EXEGETICAL AND CRITICAL

Jonah 3:1-9. The preaching of Repentance by Jonah in Nineveh and its Result.

Jonah 3:1-2. God sends the prophet, the second time, to make his proclamation—his Krîah—against Nineveh; the same that was to be put in his mouth. דֹּבֵר, part. fut. as in Isaiah 5:5. [דֹּבֵר signifies, according to the idiomatic use of the participle, about to tell, and suggests the idea of a proximate futurity.—C. E.]

Jonah 3:3. Jonah is made wiser by the chastisement which he experienced, and does not again attempt to evade the call.

Now Nineveh was a great city (comp. the Introduction, p. 9) before God [für Gott]. The ,dativus ethicus designates not an inward peculiar relation of Nineveh to God, as in the passage (Acts 7:20) quoted by Hitzig; but it corresponds to the phrase “before God,” which is applied to Nimrod, the founder of the city (Genesis 10:9), and denotes here the world-position of the city, there of the person. Men may appear great to their people; cities to their possessors, or spectators, and still not occupy a world-position. (Deuteronomy 1:28). [“עִיר גדוֹלָה לֵאלֹהִים, a city great to God. This phrase has been variously explained. Some, with Kimchi, deem it merely a superlative form; Gesenius construes the ל instrumentally, great through God, i. e., through his favor. Others consider it to be equivalent to לפִנֵי אֱלֹהִיםbefore God, Genesis 10:9. Thus the Targum קָדָם יִיָ. Of this last interpretation I approve, as it was most natural to refer the size of a city, of which the Hebrews could form no adequate conception, to the Divine estimation. I have accordingly rendered the words literally, as our preposition to is often used to note opinion, or estimate.” Henderson On Jonah.

“But Nineveh was a great city to God (le’löhîm), i. e., it was regarded by God as a great city. This remark points to the motive for sparing it (cf. Jonah 4:11) in case its inhabitants hearkened to the word of God.” Keil and Delitzsch.

Nineveh was an exceeding great city; lit. great to God, i. e., that would not only appear great to man who admires things of no account, but what, being really great, is so in the judgment of God who cannot be deceived. God did account it great, who says to Jonah, Should not I spare Nineveh that great city, which hath more than six score thousand that cannot discern between their right and their left? It is a different idiom from that, when Scripture speaks of the mountains of God, the cedars of God. For of these it speaks, as having their firmness or their beauty from God, as their Author.” Pusey.

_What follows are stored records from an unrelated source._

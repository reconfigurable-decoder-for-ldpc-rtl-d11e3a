// ber_tb: bit error rate of the decoder on an AWGN channel with BPSK, for
// both codes at several Eb/N0 points (code rate 0.5, ten iterations).
//
// Noise is Gaussian (Box-Muller from $urandom). The channel LLR 2y/sigma^2
// is quantised to the decoder's 7-bit format (two fractional bits, rounded,
// clamped). Every frame is also decoded by the integer reference of
// bp_ref_pkg and must match bit for bit. Polar frames count errors on the
// four information bits u4, u6, u7, u8 (1-based); LDPC frames on all twelve
// code bits. Checks besides the per-frame match: the BER must fall as Eb/N0
// rises, and at the highest point the decoded BER must be below the BER of
// hard decisions on the channel LLRs.
module ber_tb;
  import bp_pkg::*;
  import bp_ref_pkg::*;

  localparam int FRAMES_PER_POINT = 2000;
  localparam int NPTS = 3;
  localparam real EBN0_DB [NPTS] = '{1.0, 3.0, 5.0};
  localparam logic [7:0] FROZEN = 8'b0001_0111;

  logic clk = 0, rst_n = 0, start = 0;
  mode_e mode_in = MODE_POLAR;
  logic signed [6:0] llr_in [12];
  logic [7:0]  frozen = FROZEN;
  logic [11:0] bits_out;
  logic done, busy;

  reconfig_bp_decoder dut (.*);

  always #5 clk = ~clk;

  int checks = 0, failures = 0;
  real ber [2][NPTS];
  real raw [2][NPTS];
  logic [11:0] codebook [$];

  initial begin
    repeat (2 * NPTS * FRAMES_PER_POINT * 70 + 1000) @(posedge clk);
    failures++;
    $display("TB_RESULT checks=%0d failures=%0d", checks, failures);
    $finish;
  end

  function automatic real gauss();
    real u1, u2;
    u1 = (real'($urandom_range(32'hFFFF_FFFE)) + 1.0) / 4294967296.0;
    u2 = real'($urandom()) / 4294967296.0;
    return $sqrt(-2.0 * $ln(u1)) * $cos(6.283185307179586 * u2);
  endfunction

  function automatic logic [7:0] polar_encode(input logic [7:0] u);
    logic [7:0] x;
    for (int i = 0; i < 8; i++) x[i] = u[bitrev(i)];
    for (int len = 1; len < 8; len *= 2)
      for (int i = 0; i < 8; i++)
        if ((i / len) % 2 == 0) x[i] = x[i] ^ x[i + len];
    return x;
  endfunction

  initial begin : main
    for (int w = 0; w < 4096; w++) begin
      logic ok;
      ok = 1'b1;
      for (int j = 0; j < 6; j++) if (^(12'(w) & {<<{H[j]}})) ok = 1'b0;
      if (ok) codebook.push_back(12'(w));
    end
    for (int i = 0; i < 12; i++) llr_in[i] = '0;
    repeat (2) @(negedge clk);
    rst_n = 1;
    @(negedge clk);
    for (int md = 0; md < 2; md++) begin
      for (int p = 0; p < NPTS; p++) begin
        real sigma2, sigma;
        int errs, raw_errs, nbits, nbits_raw;
        sigma2 = 1.0 / (2.0 * 0.5 * (10.0 ** (EBN0_DB[p] / 10.0)));
        sigma  = $sqrt(sigma2);
        errs = 0; raw_errs = 0; nbits = 0; nbits_raw = 0;
        for (int f = 0; f < FRAMES_PER_POINT; f++) begin
          logic [11:0] sent, hard, exp_bits, info_mask;
          int llr[12], n;
          if (md == 0) begin
            logic [7:0] u;
            u = 8'($urandom()) & ~FROZEN;
            sent = {4'b0, u};
            hard = {4'b0, polar_encode(u)};
            info_mask = {4'b0, ~FROZEN};
            n = 8;
          end else begin
            sent = codebook[$urandom_range(codebook.size() - 1)];
            hard = sent;
            info_mask = 12'hFFF;
            n = 12;
          end
          for (int i = 0; i < 12; i++) begin
            real y, l;
            y = (hard[i] ? -1.0 : 1.0) + sigma * gauss();
            l = 2.0 * y / sigma2 * 4.0;
            llr[i] = (i < n) ? int'(l) : 0;   // int'() rounds to nearest
            if (llr[i] > 63) llr[i] = 63;
            if (llr[i] < -63) llr[i] = -63;
            llr_in[i] = 7'(llr[i]);
            if (i < n) begin
              nbits_raw++;
              if ((llr[i] < 0) != hard[i]) raw_errs++;
            end
          end
          exp_bits = (md == 0) ? {4'b0, ref_polar(llr[0:7], FROZEN, 10)} : ref_ldpc(llr, 10);
          mode_in = (md == 0) ? MODE_POLAR : MODE_LDPC;
          start = 1;
          @(negedge clk);
          start = 0;
          while (!done) @(negedge clk);
          checks++;
          if (bits_out != exp_bits) begin
            failures++;
            if (failures < 10) $display("FAIL frame: got %h expected %h", bits_out, exp_bits);
          end
          errs += $countones((bits_out ^ sent) & info_mask);
          nbits += $countones(info_mask);
        end
        ber[md][p] = real'(errs) / real'(nbits);
        raw[md][p] = real'(raw_errs) / real'(nbits_raw);
        $display("%s Eb/N0 = %.1f dB: BER %.4e (%0d/%0d), channel hard decisions %.4e",
                 (md == 0) ? "polar" : "ldpc ", EBN0_DB[p], ber[md][p], errs, nbits, raw[md][p]);
      end
      for (int p = 1; p < NPTS; p++) begin
        checks++;
        if (!(ber[md][p] < ber[md][p-1])) failures++;
      end
      checks++;
      if (!(ber[md][NPTS-1] < raw[md][NPTS-1])) failures++;
    end
    $display("TB_RESULT checks=%0d failures=%0d", checks, failures);
    $finish;
  end
endmodule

“The phrase ‘an exceeding great city,’ stands in the Hebrew, ‘a city great to God,’ i. e., great before Him,—great as to Him, in his estimation. The Hebrews were accustomed to express their highest ideas of the superlative degree by using the name of God, e.g., ‘mountains of God,’ etc. The sense of this passage may be somewhat more specific, representing the city as great in its relations to God, and not merely as very great apart from these relations.” Cowles.

See Lange on Genesis 10:9; also the note by T. L.—C. E.]

Three days’ journey—accusative of measure, as in Genesis 14:4.

Since (comp. on Jonah 1:2) the direct diameter of the city was only a day’s journey, then the circumference is either designated by מַ‍ֽהֲלַךְ (this signification of מַ‍ֽהֲלַךְ, though consistent with the statement that the circumference of the city was four hundred and eighty stadia in extent, cannot be maintained), or the way (comp. Ezekiel 42:4), which united together the market-places of the different individual cities forming the great aggregate [complexes], and which it was, therefore, necessary to travel over, in order to go entirely through the city. Jonah 3:4, in which מהלךְ designates the way which Jonah travelled over, during the first day (יוֹם אחד, Ges. sec. 120, 4), points to the latter supposition. So certain is he of his message, and so impressed with the urgency of his mission, that he immediately begins to enter into the city, before obtaining a survey of it, and commences to preach on the first day’s journey. His sermon is short, but powerful: Yet forty days and Nineveh shall be overthrown. Forty days are here a round number, meaning after a short time, whose term Jonah measures by the period of the deluge. The LXX. translate it by a still more rigid formula,—Yet three days. This shortening of the time, however, would not harmonize with the facts of the case, since no time would have been left to the Ninevites for repentance,4 for Jonah required three days to go through the city. The word employed to denote the destruction is the old prophetical technical term הפךְ, evertere (Isaiah 1:7; Isaiah 13:19), which everywhere points back to the destruction of Sodom and Gomorrha. (Original passage, Genesis 19:25)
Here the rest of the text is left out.